Relire le Shâhnâmeh (Le Livre des Rois) n’est pas un détour littéraire : c’est une méthode d’autopsie. Ferdowsi y décrit, mille ans avant nos crises contemporaines, une mécanique du pouvoir qui se répète : l’hubris, le déni du réel, la fabrication de coupables et l’effacement des preuves. Kay Kâvus, roi grisé par sa propre hauteur, pousse son fils Siyâvash, prince innocent, vers l’exil et la mort. Et quand le sang tombe, il ne « sèche » pas : il devient dette.
Kay Kâvus, ou la tentation de l’altitude
Pour un lecteur français qui ne connaît pas le Shâhnâmeh, un détail suffit à poser Kay Kâvus : il ne veut pas seulement gouverner, il veut « monter ». S’arracher à la terre. Régner depuis une hauteur où le pays cesse d’être un peuple pour devenir une surface.

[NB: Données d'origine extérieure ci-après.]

// tb_ref_pkg: reference models shared by the testbenches.
//
// Written independently of the RTL: the CRC is computed by polynomial long
// division of (M(x)*x^9 + INIT(x)*x^119) by G(x) = x^9 + POLY, and the word
// layouts are built bit by bit from the link bit-definition tables rather
// than with the RTL package's pack functions.
package tb_ref_pkg;

  localparam logic [8:0] REF_POLY = 9'h119;
  localparam logic [8:0] REF_INIT = 9'h1FF;

  typedef logic [127:0] msg128_t;

  function automatic logic [8:0] ref_crc(msg128_t m);
    logic [127:0] v;   // coefficients of x^0..x^127
    logic [9:0]   g;
    g = {1'b1, REF_POLY};
    for (int b = 0; b < 128; b++) v[b] = (b >= 9) ? m[b - 9] : 1'b0;   // M(x) * x^9
    for (int b = 0; b < 9; b++)   v[119 + b] = v[119 + b] ^ REF_INIT[b]; // + INIT * x^119
    for (int b = 127; b >= 9; b--)
      if (v[b])
        for (int j = 0; j < 10; j++) v[b - j] = v[b - j] ^ g[9 - j];
    return v[8:0];
  endfunction

  function automatic msg128_t with_crc(msg128_t m);
    msg128_t r;
    r = m;
    r[127:119] = ref_crc(m);
    return r;
  endfunction

  // Combined_TTC/DATA reference layout, bit positions from the table.
  function automatic msg128_t ref_cttc(
      logic [3:0] version, logic [3:0] rst4, logic l1a, logic bcr, logic ecr,
      logic priv, logic [23:0] l1id, logic [7:0] ecrid, logic [31:0] cc,
      logic [3:0] lrst, logic busy, logic len, logic up0, logic up1,
      logic [2:0] shelf);
    msg128_t m;
    m = '0;
    m[7:0] = 8'b1011_1100;   // K28.5
    for (int i = 0; i < 4; i++) begin
      m[8 + i]      = version[i];
      m[12 + i]     = rst4[i];
      m[96 + i]     = lrst[i];
    end
    m[16] = l1a; m[17] = bcr; m[18] = ecr; m[19] = priv;
    for (int i = 0; i < 24; i++) m[32 + i] = l1id[i];
    for (int i = 0; i < 8; i++)  m[56 + i] = ecrid[i];
    for (int i = 0; i < 32; i++) m[64 + i] = cc[i];
    m[100] = busy; m[101] = len; m[102] = up0; m[103] = up1;
    for (int i = 0; i < 3; i++)  m[116 + i] = shelf[i];
    return with_crc(m);
  endfunction

  // Readout_Ctrl reference layout as the ROD would send it.
  // lrst6: 4 bits for each of slots 3..8; lrst1: one bit for slots 9..14.
  function automatic msg128_t ref_rdctrl(
      logic [3:0] version, logic busy, logic ainit, logic [11:0] chup,
      logic [23:0] lrst6, logic [5:0] lrst1);
    msg128_t m;
    m = '0;
    m[7:0] = 8'hBC;
    m[11:8] = version;
    m[14] = busy;
    m[15] = ainit;
    m[27:16] = chup;
    m[55:32] = lrst6;
    m[61:56] = lrst1;
    return with_crc(m);
  endfunction

endpackage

Son « trône volant », ascension artificielle, chute inévitable, n’est pas du folklore. C’est la définition clinique de l’hubris politique. Kay Kâvus cherche la grandeur dans la scénographie. Il refuse la gestion banale du réel.
Quand le réel contredit le récit, il ne rectifie pas. Il accuse. Il s’entête. Il se retranche. Il ne demande pas : « Qu’ai-je fait ? » Il demande : « Qui m’en veut ? »
Un pouvoir qui ne sait plus se corriger finit par ne savoir que punir.
À partir de là, la grammaire est connue : la contradiction devient complot, la critique trahison, la contestation maladie. L’altitude, l’appareil, la distance, le bunker, remplace la rue.
Ce mécanisme, l’Iran le reconnaît aujourd’hui dans un pouvoir hyperconcentré autour d’Ali Khamenei : plus la société parle, plus l’appareil se ferme ; et plus il se ferme, plus il doit frapper pour durer.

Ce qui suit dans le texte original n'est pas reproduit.